The Brocade Fire (kate), Wednesday, 21 September 2005 11:25 (twenty years ago)

There were interesting bits in the article, particularly when looking at why women were getting more apple shaped. One of the possibilities is the increase in carbohydrates in refined food creating an insulin surge making you eat more etc. etc , and I did find, on the South Beach Diet which addresses this issue, that the one area where I saw a vast difference after just a couple of weeks was my waist.

So women, if you want a waist, stop eating donuts and white bread and baked potatoes etc.

Vicky (Vicky), Wednesday, 21 September 2005 11:26 (twenty years ago)

Hurrah, I have the waist size of an average woman! I am therefore officially a slim man!

Martin Skidmore (Martin Skidmore), Wednesday, 21 September 2005 11:27 (twenty years ago)

I don't eat white bread. Or baked potatoes. And I eat donuts once a week as a special treat! Maybe this is why I still have a proportional waist, even though my whole body is plumper.

The Brocade Fire (kate), Wednesday, 21 September 2005 11:28 (twenty years ago)

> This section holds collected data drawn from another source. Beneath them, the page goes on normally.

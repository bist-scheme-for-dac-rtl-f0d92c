// tb_test_mux: self-checking test of the DAC input MUX with random codes:
// test = 0 must pass the normal code, test = 1 the pattern code.
module tb_test_mux;
  timeunit 1ns; timeprecision 1ps;
  localparam int unsigned N = 8;
  logic test;
  logic [N-1:0] normal_code, pattern_code, dac_code;
  int checks = 0, failures = 0;

  test_mux #(.N(N)) dut (.test, .normal_code, .pattern_code, .dac_code);

  initial begin
    #10000; failures++; $display("TB_RESULT checks=%0d failures=%0d", checks, failures); $finish;
  end

  initial begin
    for (int i = 0; i < 200; i++) begin
      test = 1'($urandom_range(1));
      normal_code = N'($urandom); pattern_code = N'($urandom);
      #1;
      checks++;
      if (dac_code !== (test ? pattern_code : normal_code)) begin
        failures++; $display("FAIL test=%0b n=%0h p=%0h out=%0h", test, normal_code, pattern_code, dac_code);
      end
    end
    $display("TB_RESULT checks=%0d failures=%0d", checks, failures);
    $finish;
  end
endmodule
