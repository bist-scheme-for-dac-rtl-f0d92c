// dac_bist_core: synthesizable digital part of the DAC built-in self-test.
//
// The BIST checks a DAC without precision analogue instruments: the DAC
// output drives a linear VCO, and the number of VCO oscillations in one test
// clock period T (the index code D) is a digital measure of the output
// voltage. Sweeping every code and comparing successive counts gives
// monotonicity, offset, gain, DNL and INL with plain digital logic.
//
// This module holds everything digital: the controller (bist_ctrl), the
// pattern counter (TPG), the MUX in front of the DAC, the index counter, the
// four-register result store and the evaluation unit (DSP). The VCO and the
// DAC are outside: `vco_sel` tells the analogue side whether the DAC output,
// V_min or V_max is to drive the VCO, and `vco_osc` is the VCO output.
//
// Use: hold `test` low for normal operation (`input_code` goes to the DAC).
// Raise `test` and keep it high; after 2 + 2^N + IDX_LATENCY + 3 clock
// periods `done` is high and `pass` gives the verdict. Per-code DNL and INL
// stream out on `res_*`. Thresholds are in LSB with four fraction bits.
// With KEEP_ALL_CODES = 1 every index code D_i can be read back through
// `rd_addr` / `rd_data` after the test (one clock latency).
//
// The block structure follows the scheme's block diagram; how the blocks
// are sequenced and labelled is this design's choice (see the submodules).
module dac_bist_core
  import dac_bist_pkg::*;
#(
  parameter int unsigned N = 8,
  parameter int unsigned K = 12,
  parameter bit          KEEP_ALL_CODES = 1'b0
) (
  input  logic                     clock,
  input  logic                     rst_n,
  input  logic                     test,
  input  logic [N-1:0]             input_code,
  output logic [N-1:0]             dac_code,
  output vco_sel_e                 vco_sel,
  input  logic                     vco_osc,
  input  logic [7:0]               dnl_thr,
  input  logic [7:0]               inl_thr,
  input  logic [7:0]               off_thr,
  input  logic [7:0]               gain_thr,
  output logic                     res_valid,
  output logic [N-1:0]             res_code,
  output logic signed [K+N+2:0]    dnl_s,
  output logic signed [K+2*N+2:0]  inl_s,
  output logic signed [K+N+2:0]    off_s,
  output logic signed [K+N+2:0]    gain_s,
  output logic [K:0]               full_scale,
  output logic [K+N+2:0]           max_abs_dnl_s,
  output logic [K+2*N+2:0]         max_abs_inl_s,
  output logic [K-1:0]             d_min,
  output logic [K-1:0]             d_max,
  input  logic [N-1:0]             rd_addr,
  output logic [K-1:0]             rd_data,
  output logic                     nonmono,
  output logic                     dnl_fail,
  output logic                     inl_fail,
  output logic                     off_fail,
  output logic                     gain_fail,
  output logic                     cal_fail,
  output logic                     busy,
  output logic                     done,
  output logic                     pass
);
  timeunit 1ns; timeprecision 1ps;

  logic [N-1:0] pattern_code;
  logic         pattern_en, pattern_last, dsp_start;
  win_tag_t     tag_aligned;
  logic [K-1:0] d, d_i, d_i_1;
  logic         mem_valid, mem_first, mem_last;

  bist_ctrl u_ctrl (
    .clk(clock), .rst_n, .test,
    .pattern_first(pattern_code == '0), .pattern_last,
    .vco_sel, .pattern_en, .dsp_start, .tag_aligned, .busy
  );

  pattern_counter #(.N(N)) u_tpg (
    .clk(clock), .rst_n, .en(pattern_en), .code(pattern_code), .last(pattern_last)
  );

  test_mux #(.N(N)) u_mux (
    .test, .normal_code(input_code), .pattern_code, .dac_code
  );

  index_counter #(.K(K)) u_idx (
    .clk(clock), .rst_n, .osc(vco_osc), .d
  );

  bist_memory #(.N(N), .K(K), .KEEP_ALL_CODES(KEEP_ALL_CODES)) u_mem (
    .clk(clock), .rst_n, .d, .tag(tag_aligned),
    .d_min, .d_max, .d_i, .d_i_1,
    .code_valid(mem_valid), .first(mem_first), .last(mem_last),
    .rd_addr, .rd_data
  );

  bist_dsp #(.N(N), .K(K)) u_dsp (
    .clk(clock), .rst_n, .start(dsp_start),
    .code_valid(mem_valid), .first(mem_first), .last(mem_last),
    .d_min, .d_max, .d_i, .d_i_1,
    .dnl_thr, .inl_thr, .off_thr, .gain_thr,
    .res_valid, .res_code, .dnl_s, .inl_s, .off_s, .gain_s, .full_scale,
    .max_abs_dnl_s, .max_abs_inl_s,
    .nonmono, .dnl_fail, .inl_fail, .off_fail, .gain_fail, .cal_fail,
    .done, .pass
  );
endmodule
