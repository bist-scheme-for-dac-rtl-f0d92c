// tb_dac_bist_core: self-checking test of the digital BIST core.
// The testbench plays the analogue side: its own oscillator runs at a
// frequency set by `vco_sel` and `dac_code` (an ideal linear DAC plus an
// optional error on one code). It counts that oscillator's edges in every
// clock period itself and notes what was applied in the period. From these
// counts it computes D_min, D_max, DNL, INL, offset and gain in LSB and
// checks every per-code result the core streams out, the calibration
// registers, the flags, pass, and the number of clocks from `test` to
// `done` (2^N + 7), and reads every stored D_i back from the code memory
// (KEEP_ALL_CODES = 1). Normal mode (test low) must pass input_code through.
module tb_dac_bist_core;
  timeunit 1ns; timeprecision 1ps;
  import dac_bist_pkg::*;
  localparam int unsigned N = 4;
  localparam int unsigned K = 9;
  localparam int unsigned M = (1 << N) - 1;
  localparam real T_NS = 1000.0;

  logic clock = 1'b0, rst_n = 1'b0, test = 1'b0;
  logic [N-1:0] input_code, dac_code, res_code;
  vco_sel_e vco_sel;
  logic vco_osc = 1'b0;
  logic [7:0] dnl_thr = 8'd8, inl_thr = 8'd8, off_thr = 8'd8, gain_thr = 8'd8;
  logic res_valid;
  logic signed [K+N+2:0] dnl_s, off_s, gain_s;
  logic signed [K+2*N+2:0] inl_s;
  logic [K:0] full_scale;
  logic [K+N+2:0] max_abs_dnl_s;
  logic [K+2*N+2:0] max_abs_inl_s;
  logic [K-1:0] d_min, d_max, rd_data;
  logic [N-1:0] rd_addr = '0;
  logic nonmono, dnl_fail, inl_fail, off_fail, gain_fail, cal_fail, busy, done, pass;
  int checks = 0, failures = 0;

  dac_bist_core #(.N(N), .K(K), .KEEP_ALL_CODES(1'b1)) dut (.*);

  // ---- analogue side of the testbench ----
  int  bad_code = -1;
  real bad_lsb = 0.0;
  real volt, freq;
  always_comb begin
    unique case (vco_sel)
      VSEL_MIN: volt = 0.0;
      VSEL_MAX: volt = 3.0;
      default:  volt = (real'(dac_code) + ((int'(dac_code) == bad_code) ? bad_lsb : 0.0)) * 3.0 / real'(M);
    endcase
    freq = 10.0e6 + 90.0e6 * volt / 3.0;
  end
  initial forever begin #(0.5e9 / freq + 0.0007); vco_osc = ~vco_osc; end

  always #(T_NS / 2.0) clock = ~clock;

  // ---- reference measurement ----
  int edges = 0, snap = 0;
  int ref_min = 0, ref_max = 0;
  int ref_d[1 << N];
  vco_sel_e sel_in_period;
  logic pat_in_period;
  logic [N-1:0] code_in_period;
  always @(posedge vco_osc) edges++;
  always @(posedge clock) begin
    if (busy) begin
      if (vco_sel == VSEL_MIN) ref_min = edges - snap;
      else if (vco_sel == VSEL_MAX) ref_max = edges - snap;
      else if (dut.pattern_en) ref_d[dac_code] = edges - snap;
    end
    snap = edges;
  end

  task automatic chk(input bit ok, input string what);
    checks++;
    if (!ok) begin failures++; $display("FAIL %s at %0t", what, $time); end
  endtask

  function automatic bit near(input real a, input real b);
    return (a - b < 1.0e-6) && (b - a < 1.0e-6);
  endfunction

  task automatic run(input int bc, input real bl, input bit expect_nonmono);
    int cycles;
    real tr, r, dnl, inl, off, gain;
    bit e_fail;
    real dnl_got[1 << N], inl_got[1 << N];
    bad_code = bc; bad_lsb = bl;
    @(negedge clock); test = 1'b1; cycles = 0;
    fork
      begin
        do begin @(negedge clock); cycles++; end while (!done);
      end
      begin
        forever begin
          @(posedge clock);
          #1 if (res_valid) begin
            dnl_got[res_code] = real'(dnl_s); inl_got[res_code] = real'(inl_s);
          end
        end
      end
    join_any
    disable fork;
    chk(cycles == (1 << N) + 7, $sformatf("clocks from test to done: %0d", cycles));
    chk(d_min == K'(ref_min) && d_max == K'(ref_max), $sformatf("calibration %0d/%0d vs %0d/%0d", d_min, d_max, ref_min, ref_max));
    r = real'(ref_max - ref_min); tr = r / real'(M);
    inl = 0.0; e_fail = 0;
    off = real'(ref_d[0] - ref_min) / tr;
    for (int i = 1; i <= int'(M); i++) begin
      dnl = real'(ref_d[i] - ref_d[i-1]) / tr - 1.0;
      inl += dnl;
      chk(near(dnl_got[i] / r, dnl), $sformatf("DNL %0d: %f vs %f", i, dnl_got[i] / r, dnl));
      chk(near(inl_got[i] / r, inl), $sformatf("INL %0d: %f vs %f", i, inl_got[i] / r, inl));
      if (dnl > 0.5 || dnl < -0.5 || inl > 0.5 || inl < -0.5) e_fail = 1;
    end
    gain = real'(ref_d[M] - ref_max) / tr - off;
    if (off > 0.5 || off < -0.5 || gain > 0.5 || gain < -0.5) e_fail = 1;
    chk(near(real'(off_s) / r, off) && near(real'(gain_s) / r, gain), "offset/gain");
    chk(nonmono == expect_nonmono, "non-monotonic flag");
    chk(pass == !(e_fail || expect_nonmono), "pass");
    for (int i = 0; i <= int'(M); i++) begin
      rd_addr = N'(i);
      @(posedge clock); #1;
      chk(rd_data == K'(ref_d[i]), $sformatf("stored D_%0d = %0d, expected %0d", i, rd_data, ref_d[i]));
    end
    @(negedge clock); test = 1'b0;
    @(negedge clock);
  endtask

  initial begin
    #2000000; failures++; $display("watchdog"); $display("TB_RESULT checks=%0d failures=%0d", checks, failures); $finish;
  end

  initial begin
    input_code = '0;
    #2300 rst_n = 1'b1;
    repeat (3) @(negedge clock);
    for (int i = 0; i < 20; i++) begin
      input_code = N'($urandom); #1;
      chk(dac_code == input_code, "normal mode");
      @(negedge clock);
    end
    run(-1, 0.0, 1'b0);       // ideal DAC
    run(6, -1.6, 1'b1);       // code 6 below code 5
    run(9, 0.9, 1'b0);        // DNL error
    $display("TB_RESULT checks=%0d failures=%0d", checks, failures);
    $finish;
  end
endmodule
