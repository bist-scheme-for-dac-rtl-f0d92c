// dac_bist: the DAC built-in self-test with its linear VCO.
//
// Top level of the scheme. It joins the synthesizable digital part
// (dac_bist_core: controller, pattern counter, MUX, index counter, result
// registers, evaluation unit) with the behavioural model of the linear VCO.
// The DAC under test is outside: it receives `dac_code` and returns its
// output voltage `dac_vout` and its two reference voltages `v_min` and
// `v_max`, all as real values. Because of the VCO model this level is for
// simulation; for synthesis use dac_bist_core and a real VCO.
//
// Operation: with `test` low, `input_code` goes straight to the DAC. Raising
// `test` runs calibration (one period T each on V_min and V_max), then sweeps
// all 2^N codes, one per clock period, and evaluates monotonicity, offset,
// gain, DNL and INL. `done` rises 2^N + 7 clock periods after `test` was
// first sampled high; `pass` then gives the verdict. The clock period sets
// the test precision: with T = TP / (K_VCO * V_LSB) one LSB is TP counts.
// K must hold T * F_MAX_HZ.
module dac_bist
  import dac_bist_pkg::*;
#(
  parameter int unsigned N        = 8,
  parameter int unsigned K        = 12,
  parameter real         F_MIN_HZ = 10.0e6,
  parameter real         F_MAX_HZ = 100.0e6,
  parameter real         V_LO     = 0.0,
  parameter real         V_HI     = 3.0,
  parameter bit          KEEP_ALL_CODES = 1'b0
) (
  input  logic                     clock,
  input  logic                     rst_n,
  input  logic                     test,
  input  logic [N-1:0]             input_code,
  output logic [N-1:0]             dac_code,
  input  real                      dac_vout,
  input  real                      v_min,
  input  real                      v_max,
  input  logic [7:0]               dnl_thr,
  input  logic [7:0]               inl_thr,
  input  logic [7:0]               off_thr,
  input  logic [7:0]               gain_thr,
  output logic                     res_valid,
  output logic [N-1:0]             res_code,
  output logic signed [K+N+2:0]    dnl_s,
  output logic signed [K+2*N+2:0]  inl_s,
  output logic signed [K+N+2:0]    off_s,
  output logic signed [K+N+2:0]    gain_s,
  output logic [K:0]               full_scale,
  output logic [K+N+2:0]           max_abs_dnl_s,
  output logic [K+2*N+2:0]         max_abs_inl_s,
  output logic [K-1:0]             d_min,
  output logic [K-1:0]             d_max,
  input  logic [N-1:0]             rd_addr,
  output logic [K-1:0]             rd_data,
  output logic                     nonmono,
  output logic                     dnl_fail,
  output logic                     inl_fail,
  output logic                     off_fail,
  output logic                     gain_fail,
  output logic                     cal_fail,
  output logic                     busy,
  output logic                     done,
  output logic                     pass
);
  timeunit 1ns; timeprecision 1ps;

  vco_sel_e vco_sel;
  logic     vco_osc;

  linear_vco #(
    .F_MIN_HZ(F_MIN_HZ), .F_MAX_HZ(F_MAX_HZ), .V_LO(V_LO), .V_HI(V_HI)
  ) u_vco (
    .v_dac(dac_vout), .v_min, .v_max, .sel(vco_sel), .osc(vco_osc)
  );

  dac_bist_core #(.N(N), .K(K), .KEEP_ALL_CODES(KEEP_ALL_CODES)) u_core (
    .clock, .rst_n, .test, .input_code, .dac_code, .vco_sel, .vco_osc,
    .dnl_thr, .inl_thr, .off_thr, .gain_thr,
    .res_valid, .res_code, .dnl_s, .inl_s, .off_s, .gain_s, .full_scale,
    .max_abs_dnl_s, .max_abs_inl_s, .d_min, .d_max, .rd_addr, .rd_data,
    .nonmono, .dnl_fail, .inl_fail, .off_fail, .gain_fail, .cal_fail,
    .busy, .done, .pass
  );
endmodule
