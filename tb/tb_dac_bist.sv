// tb_dac_bist: end-to-end test of the DAC BIST with its VCO model and a
// behavioural DAC (dac_model) at a reduced size, N = 4.
//
// The clock period is chosen as in the scheme, T = TP * 2^N / (F_MAX -
// F_MIN) with test precision TP = 10, so one LSB is about ten counts. The
// test runs the BIST on an ideal DAC and on DACs with each kind of error the
// scheme detects, and checks that exactly the expected flags rise and that
// the reported values (in LSB) are close to the injected errors:
//   ideal            -> pass
//   one code low     -> non-monotonic
//   offset +1 LSB    -> offset error, gain error stays near 0
//   slope +10 %      -> gain error
//   one code +0.85   -> DNL error, INL within limit
//   bow of 2 LSB     -> INL error, DNL within limit
// It also checks normal mode (test low passes input_code), the calibration
// counts against T*F_MIN and T*F_MAX, every stored D_i read back from the
// code memory (KEEP_ALL_CODES = 1), the number of clocks to done, and an
// aborted test. Every mechanism is counted; one that never happened counts
// as a failure.
module tb_dac_bist;
  timeunit 1ns; timeprecision 1ps;
  import dac_bist_pkg::*;
  localparam int unsigned N = 4;
  localparam int unsigned K = 10;
  localparam int unsigned M = (1 << N) - 1;
  localparam real TP = 10.0;
  localparam real T_NS = TP * real'(1 << N) / 90.0e6 * 1.0e9;

  logic clock = 1'b0, rst_n = 1'b0, test = 1'b0;
  logic [N-1:0] input_code, dac_code, res_code;
  real dac_vout, v_min, v_max;
  logic [7:0] dnl_thr = 8'd12, inl_thr = 8'd16, off_thr = 8'd8, gain_thr = 8'd8;
  logic res_valid;
  logic signed [K+N+2:0] dnl_s, off_s, gain_s;
  logic signed [K+2*N+2:0] inl_s;
  logic [K:0] full_scale;
  logic [K+N+2:0] max_abs_dnl_s;
  logic [K+2*N+2:0] max_abs_inl_s;
  logic [K-1:0] d_min, d_max, rd_data;
  logic [N-1:0] rd_addr = '0;
  logic nonmono, dnl_fail, inl_fail, off_fail, gain_fail, cal_fail, busy, done, pass;
  int checks = 0, failures = 0;

  real offset_lsb = 0.0, gain_err = 0.0, bad_lsb = 0.0, bow_lsb = 0.0, noise_lsb = 0.0;
  int  bad_code = -1;

  dac_model #(.N(N)) u_dac (.code(dac_code), .offset_lsb, .gain_err, .bad_code, .bad_lsb,
                            .bow_lsb, .noise_lsb, .vout(dac_vout), .v_min, .v_max);

  dac_bist #(.N(N), .K(K), .KEEP_ALL_CODES(1'b1)) dut (.*);

  always #(T_NS / 2.0) clock = ~clock;

  typedef enum int {MX_NORMAL, MX_CAL, MX_SWEEP, MX_PASS, MX_NONMONO, MX_OFFSET, MX_GAIN,
                    MX_DNL, MX_INL, MX_ABORT, MX_READBACK, MX_COUNT} mech_e;
  int seen[MX_COUNT];

  task automatic chk(input bit ok, input string what);
    checks++;
    if (!ok) begin failures++; $display("FAIL %s at %0t", what, $time); end
  endtask

  function automatic bit close_to(input real a, input real b, input real tol);
    return (a - b <= tol) && (b - a <= tol);
  endfunction

  task automatic clear_faults();
    offset_lsb = 0.0; gain_err = 0.0; bad_code = -1; bad_lsb = 0.0; bow_lsb = 0.0; noise_lsb = 0.0;
  endtask

  // Run one BIST; return the number of clocks from test to done.
  task automatic run_bist(output int cycles, output int results);
    cycles = 0; results = 0;
    @(negedge clock); test = 1'b1;
    do begin
      @(negedge clock); cycles++;
      if (res_valid) results++;
    end while (!done && cycles < 200);
  endtask

  task automatic finish_bist();
    @(negedge clock); test = 1'b0;
    @(negedge clock);
  endtask

  task automatic scenario(input string name, input bit e_nm, input bit e_off, input bit e_gain,
                          input bit e_dnl, input bit e_inl);
    int cycles, results;
    real r, off, gain, mdnl, minl;
    run_bist(cycles, results);
    r    = real'(full_scale);
    off  = real'(off_s) / r;
    gain = real'(gain_s) / r;
    mdnl = real'(max_abs_dnl_s) / r;
    minl = real'(max_abs_inl_s) / r;
    $display("%-10s R=%0d offset=%6.3f gain=%6.3f max|DNL|=%6.3f max|INL|=%6.3f flags nm%0b off%0b gain%0b dnl%0b inl%0b pass%0b",
             name, full_scale, off, gain, mdnl, minl, nonmono, off_fail, gain_fail, dnl_fail, inl_fail, pass);
    chk(cycles == (1 << N) + 7, $sformatf("%s: clocks to done %0d", name, cycles));
    chk(results == (1 << N), $sformatf("%s: %0d results", name, results));
    chk(nonmono == e_nm, {name, ": non-monotonic flag"});
    chk(off_fail == e_off, {name, ": offset flag"});
    chk(gain_fail == e_gain, {name, ": gain flag"});
    chk(dnl_fail == e_dnl, {name, ": DNL flag"});
    chk(inl_fail == e_inl, {name, ": INL flag"});
    chk(!cal_fail, {name, ": calibration"});
    chk(pass == !(e_nm || e_off || e_gain || e_dnl || e_inl), {name, ": pass"});
    if (results == (1 << N)) seen[MX_SWEEP]++;
    if (pass) seen[MX_PASS]++;
    if (nonmono) seen[MX_NONMONO]++;
    if (off_fail) seen[MX_OFFSET]++;
    if (gain_fail) seen[MX_GAIN]++;
    if (dnl_fail) seen[MX_DNL]++;
    if (inl_fail) seen[MX_INL]++;
    // measured error sizes against injected ones (one count is ~0.1 LSB)
    chk(close_to(off, offset_lsb, 0.2), $sformatf("%s: offset %f", name, off));
    chk(close_to(gain, gain_err * real'(M), 0.25), $sformatf("%s: gain %f", name, gain));
    finish_bist();
  endtask

  initial begin
    #(T_NS * 2000.0); failures++; $display("watchdog");
    $display("TB_RESULT checks=%0d failures=%0d", checks, failures); $finish;
  end

  initial begin
    int cycles, results;
    real f_lo_cnt, f_hi_cnt;
    input_code = '0;
    clear_faults();
    #(T_NS * 1.3) rst_n = 1'b1;
    // normal mode
    for (int i = 0; i < 10; i++) begin
      @(negedge clock); input_code = N'($urandom); #1;
      chk(dac_code == input_code, "normal mode passes input_code");
      if (dac_code == input_code) seen[MX_NORMAL]++;
    end
    // ideal DAC; calibration counts against T * f
    run_bist(cycles, results);
    f_lo_cnt = T_NS * 1.0e-9 * 10.0e6;
    f_hi_cnt = T_NS * 1.0e-9 * 100.0e6;
    chk(close_to(real'(d_min), f_lo_cnt, 1.0) && close_to(real'(d_max), f_hi_cnt, 1.0),
        $sformatf("calibration D_min=%0d (%f) D_max=%0d (%f)", d_min, f_lo_cnt, d_max, f_hi_cnt));
    if (close_to(real'(d_min), f_lo_cnt, 1.0) && close_to(real'(d_max), f_hi_cnt, 1.0)) seen[MX_CAL]++;
    finish_bist();
    scenario("ideal", 0, 0, 0, 0, 0);
    // the code memory holds D_i = T * f(V_i) for every code
    begin
      int ok_codes = 0;
      for (int i = 0; i <= int'(M); i++) begin
        real expd;
        rd_addr = N'(i);
        @(posedge clock); #1;
        expd = T_NS * 1.0e-9 * (10.0e6 + 90.0e6 * real'(i) / real'(M));
        chk(close_to(real'(rd_data), expd, 1.0), $sformatf("stored D_%0d = %0d, expected %f", i, rd_data, expd));
        if (close_to(real'(rd_data), expd, 1.0)) ok_codes++;
      end
      if (ok_codes == int'(M) + 1) seen[MX_READBACK]++;
    end
    bad_code = 5; bad_lsb = -1.5;
    scenario("nonmono", 1, 0, 0, 1, 1);
    clear_faults(); offset_lsb = 1.0;
    scenario("offset", 0, 1, 0, 0, 0);
    clear_faults(); gain_err = 0.1 / real'(M);
    scenario("gain", 0, 0, 0, 0, 0);
    clear_faults(); gain_err = 1.5 / real'(M);
    scenario("gain+", 0, 0, 1, 0, 1);
    clear_faults(); bad_code = 8; bad_lsb = 0.85;
    scenario("dnl", 0, 0, 0, 1, 0);
    clear_faults(); bow_lsb = 2.0;
    scenario("inl", 0, 0, 0, 0, 1);
    clear_faults();
    // abort: drop test in the middle of the sweep
    @(negedge clock); test = 1'b1;
    repeat (8) @(negedge clock);
    chk(busy, "abort: sweep running");
    test = 1'b0;
    @(negedge clock);
    chk(!busy && !done && dac_code == input_code, "abort: back to normal mode");
    if (!busy && !done) seen[MX_ABORT]++;
    // after an abort a full test still works
    scenario("ideal2", 0, 0, 0, 0, 0);
    for (int m = 0; m < int'(MX_COUNT); m++) begin
      chk(seen[m] > 0, $sformatf("mechanism %s never happened", mech_e'(m)));
      $display("mechanism %-11s seen %0d times", mech_e'(m), seen[m]);
    end
    $display("TB_RESULT checks=%0d failures=%0d", checks, failures);
    $finish;
  end
endmodule
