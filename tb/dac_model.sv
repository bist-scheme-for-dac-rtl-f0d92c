// dac_model: behavioural model of an N-bit voltage DAC, used as the device
// under test in the BIST testbenches. Not synthesizable.
//
// Ideal transfer: V(code) = v_min + code * V_LSB, V_LSB = (VMAX-VMIN)/(2^N-1),
// so code 0 gives v_min and the full-scale code gives v_max. Errors can be
// added at run time (all in LSB):
//   offset_lsb  shift of every output
//   gain_err    relative slope error (0.01 = 1 %)
//   bad_code / bad_lsb   extra error on one single code
//   bow_lsb     parabolic INL bow, zero at both ends, bow_lsb at mid-scale
//   noise_lsb   uniform random noise of +/- noise_lsb, redrawn every
//               NOISE_STEP_NS nanoseconds
// v_min and v_max are the ideal references.
module dac_model #(
  parameter int unsigned N             = 8,
  parameter real         VMIN          = 0.0,
  parameter real         VMAX          = 3.0,
  parameter real         NOISE_STEP_NS = 10.0
) (
  input  logic [N-1:0] code,
  input  real          offset_lsb,
  input  real          gain_err,
  input  int           bad_code,
  input  real          bad_lsb,
  input  real          bow_lsb,
  input  real          noise_lsb,
  output real          vout,
  output real          v_min,
  output real          v_max
);
  timeunit 1ns; timeprecision 1ps;

  localparam real M     = real'((1 << N) - 1);
  localparam real V_LSB = (VMAX - VMIN) / M;

  real noise;  // in LSB, within [-1, 1] * noise_lsb

  initial begin
    noise = 0.0;
    forever begin
      #(NOISE_STEP_NS);
      noise = (real'($urandom_range(2000000)) / 1000000.0 - 1.0) * noise_lsb;
    end
  end

  always_comb begin
    real x, err;
    x   = real'(code) / M;
    err = offset_lsb + real'(code) * gain_err + bow_lsb * 4.0 * x * (1.0 - x) + noise;
    if (int'(code) == bad_code) err = err + bad_lsb;
    vout  = VMIN + (real'(code) + err) * V_LSB;
    v_min = VMIN;
    v_max = VMAX;
  end
endmodule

Does this mean that next the longevity gap between men and women will be closing as we start dropping dead of heart attacks and other stress based disease?

Women are quickly catching men up when it comes to heart disease, but it's not noticeable in society because women are protected by hormones until the menopause so they don't drop dead at an early age from heart attacks like men do.

Vicky (Vicky), Wednesday, 21 September 2005 11:28 (twenty years ago)

'In 1951, the average British woman had a 27.5-inch waist.'

uh, didn't they use corsets and girdles alot back then? back then really big hips and breasts seemed rather common, with oddly tiny waists.

better sausages than toothpicks.

-- el sabor de gene (yn...), September 21st, 2005.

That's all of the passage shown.